Still, the chances are good that stocks will perform in the future at least somewhat as they always have in the past. Counting on stocks performing in totally new ways is a long-odds bet.
Objection #10 to Following a Realistic Investing Strategy — Prices Have Been High for a Long Time and Yet Stocks Have Not Done All That Bad
The valuation-informed investor has had available to him safe investment classes providing an annualized real return of 3.5 percent or better since January 1998. The returns provided by those investment classes have beat the return provided by an investment in the S&P index for close to ten years running, and at far less risk. Stocks have not been performing as we were told they are “supposed to” by those who argue for ignoring valuations for a long time now.
The historical data indicates that the story for those overinvested in stocks is likely to get worse before it gets better. No one can effectively predict the short-term. The economic realities control the long-term. The economic realities say that we are likely to see something in the neighborhood of a 40 percent real drop in the purchasing power of our stock investments (this figure includes the effect of dividends earned during the time of the price drop) in the not-too-distant future. It could be more or it could be less.
The fact that stocks performed exceedingly well during the 1990s offers little comfort to the investor seeking to follow a realistic investing strategy. The money used to finance the excess returns of the 1990s did not fall from the sky. Those returns were paid for by the stock investors of the future. The future is now.
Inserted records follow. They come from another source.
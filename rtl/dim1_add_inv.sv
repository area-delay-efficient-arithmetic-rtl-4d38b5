// dim1_add_inv: additive inverse across Fermat moduli (the "Add_Inv" unit).
//
// Input is a Dim1 carry-save pair (s, c) modulo mi = 2^NI+1 standing for the
// residue r = ((s+1)+(c+1)) mod mi. Output is a Dim1 carry-save pair (p, q)
// modulo mj = 2^NJ+1 (NJ > NI) standing for -r mod mj.
//
// The integer x = s + c + 2 lies in [2, 2*mi - 2], so r = x - k*mi with
// k = 1 exactly when s + c + 1 carries out of NI bits. Then
//   -r = -(s+1) - (c+1) + k*mi       (mod mj)
// and, written as Dim1 operands of width NJ:
//   p = {ones, ~s}                   value 2^NJ - s     = -(s+1)
//   q = {~k repeated, ~c}            value -(c+1) when k = 0,
//                                    value 2^NI - c = -(c+1) + mi when k = 1.
// So the correction by the known constant mi costs nothing but the carry k,
// computed by a carry-lookahead of s + c + 1 (depth log2 NI); the rest is
// inverters and wiring. The upper NJ-NI bits of p are constant ones on
// purpose: they are the Dim1 sign extension of the negated operand. Purely
// combinational.
//
// The document gives the function and that a known constant is added; this
// particular split of the correction into the upper bits of q is this design's
// own construction.
module dim1_add_inv #(
  parameter int NI = 1,               // exponent of the source modulus 2^NI+1
  parameter int NJ = 2                // exponent of the target modulus 2^NJ+1
) (
  input  logic [NI-1:0] s,
  input  logic [NI-1:0] c,
  output logic [NJ-1:0] p,
  output logic [NJ-1:0] q
);

  logic [NI-1:0] gen, prop;
  logic          k;                   // 1 when (s+1)+(c+1) >= 2^NI+1

  always_comb begin
    // carry out of s + c + 1 = group generate | group propagate (prefix tree)
    gen  = s & c;
    prop = s ^ c;
    for (int d = 1; d < NI; d = d * 2) begin
      for (int i = NI - 1; i >= d; i--) begin
        gen[i]  = gen[i] | (prop[i] & gen[i-d]);
        prop[i] = prop[i] & prop[i-d];
      end
    end
    k = gen[NI-1] | prop[NI-1];
    p = '1;
    p[NI-1:0] = ~s;
    q = {NJ{~k}};
    q[NI-1:0] = ~c;
  end

  if (NJ <= NI) begin : g_bad_widths
    $error("dim1_add_inv: NJ must exceed NI");
  end

endmodule
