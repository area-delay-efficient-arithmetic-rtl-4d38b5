// tb_dim1_add_inv: self-checking test of the cross-modulus additive inverse.
// For every input pair (s, c) modulo 2^ni+1 the output pair modulo 2^nj+1
// must hold -r, where r = ((s+1)+(c+1)) mod 2^ni+1, all computed with
// integers. Exhaustive for (ni,nj) = (1,2) [default], (2,4), (4,16), (8,16).
module tb_dim1_add_inv;
  int checks = 0, failures = 0;
  int wraps = 0;

  logic [0:0] s12, c12; logic [1:0]  p12, q12;
  logic [1:0] s24, c24; logic [3:0]  p24, q24;
  logic [3:0] s416, c416; logic [15:0] p416, q416;
  logic [7:0] s816, c816; logic [15:0] p816, q816;

  dim1_add_inv                     d12  (.s(s12),  .c(c12),  .p(p12),  .q(q12));
  dim1_add_inv #(.NI(2), .NJ(4))   d24  (.s(s24),  .c(c24),  .p(p24),  .q(q24));
  dim1_add_inv #(.NI(4), .NJ(16))  d416 (.s(s416), .c(c416), .p(p416), .q(q416));
  dim1_add_inv #(.NI(8), .NJ(16))  d816 (.s(s816), .c(c816), .p(p816), .q(q816));

  task automatic check(input int ni, nj, input longint s, c, p, q);
    longint mi = (longint'(1) << ni) + 1;
    longint mj = (longint'(1) << nj) + 1;
    longint r  = (s + c + 2) % mi;
    longint want = (mj - r) % mj;
    longint got  = (p + q + 2) % mj;
    checks++;
    if (s + c + 2 >= mi) wraps++;
    if (got != want) begin
      failures++;
      if (failures < 10) $display("FAIL ni=%0d nj=%0d s=%0d c=%0d want %0d got %0d",
                                  ni, nj, s, c, want, got);
    end
  endtask

  initial begin
    for (int i = 0; i < 4; i++) begin
      {s12, c12} = 2'(i); #1 check(1, 2, s12, c12, p12, q12);
    end
    for (int i = 0; i < 16; i++) begin
      {s24, c24} = 4'(i); #1 check(2, 4, s24, c24, p24, q24);
    end
    for (int i = 0; i < 256; i++) begin
      {s416, c416} = 8'(i); #1 check(4, 16, s416, c416, p416, q416);
    end
    for (int i = 0; i < 65536; i++) begin
      {s816, c816} = 16'(i); #1 check(8, 16, s816, c816, p816, q816);
    end
    if (wraps == 0) failures++;
    $display("inputs needing the +m_i correction: %0d", wraps);
    $display("TB_RESULT checks=%0d failures=%0d", checks, failures);
    $finish;
  end

  initial begin
    #10ms;
    failures++;
    $display("TB_RESULT checks=%0d failures=%0d", checks, failures);
    $finish;
  end
endmodule
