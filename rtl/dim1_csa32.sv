// dim1_csa32: modulo 2^N+1 carry-save adder (3:2) for diminished-1 operands.
//
// Three n-bit Dim1 operands x, y, z (pattern d stands for d + 1) are reduced to
// two Dim1 operands s, c with (x+1)+(y+1)+(z+1) = (s+1)+(c+1) mod 2^N+1.
// A row of full adders gives the sum bits and the carries; the carry leaving
// bit N-1 has weight 2^N = -1 mod 2^N+1, so it is fed back inverted into bit 0
// of c (end-around inverted carry). That inversion contributes a constant -1,
// which is exactly what turns three Dim1 offsets into two, so no correction
// term is needed. Purely combinational.
//
// Helper of dim1_csa42, built as the usual modulo 2^n+1 carry-save stage; the
// document names only the 4:2 compressor built from it.
module dim1_csa32 #(
  parameter int N = 4                 // exponent n of the modulus 2^n+1
) (
  input  logic [N-1:0] x,
  input  logic [N-1:0] y,
  input  logic [N-1:0] z,
  output logic [N-1:0] s,             // Dim1 sum vector
  output logic [N-1:0] c              // Dim1 carry vector, end-around inverted
);

  logic [N-1:0] g;                    // full-adder carries, bit i has weight 2^(i+1)

  always_comb begin
    s = x ^ y ^ z;
    g = (x & y) | (x & z) | (y & z);
    c[0] = ~g[N-1];
    for (int i = 1; i < N; i++) c[i] = g[i-1];
  end

endmodule
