// dim1cs_encode: weighted-binary residue to Dim1 carry-save form.
//
// A residue r in [0, 2^N] of the Fermat modulus 2^N+1 arrives as N+1 bits,
// bit N being set only for r = 2^N. It is rewritten as the Dim1 carry-save
// pair (s, c), whose value is (s+1)+(c+1) mod 2^N+1:
//   s = r[N-1:0]                         (s+1 = r+1, or 1 when r = 2^N)
//   c = all ones except c[0] = ~r[N]     (c+1 = 2^N = -1, or 2^N-1 when r = 2^N)
// so 13 mod 17 becomes s=1101, c=1111 and 16 mod 17 becomes s=0000, c=1110.
// The only gate is one inverter: s is the input wired through and c[N-1:1]
// are constant ones, as the encoding requires. Purely combinational.
//
// This follows the document's input mapping exactly. Inputs above 2^N are not
// residues and are not checked.
module dim1cs_encode #(
  parameter int N = 4                 // exponent n of the modulus 2^n+1
) (
  input  logic [N:0]   r,             // weighted binary residue, 0..2^N
  output logic [N-1:0] s,             // Dim1 carry-save sum vector
  output logic [N-1:0] c              // Dim1 carry-save carry vector
);

  always_comb begin
    s    = r[N-1:0];
    c    = '1;
    c[0] = ~r[N];
  end

endmodule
Today’s stock investors are being paid too little for the risk they have taken on because yesterday’s stock investors were paid too much for the risk they took on.
Prices go to unrealistic and unsustainable levels in wild bull markets. Common-sense investors ignore that junk. We invest in stocks, yes. But we aim to follow a realistic investing strategy when doing so. We lower our stock allocations when prices get out of hand. That’s one of the reasons why we are able to achieve financial freedom so much earlier in life than most others.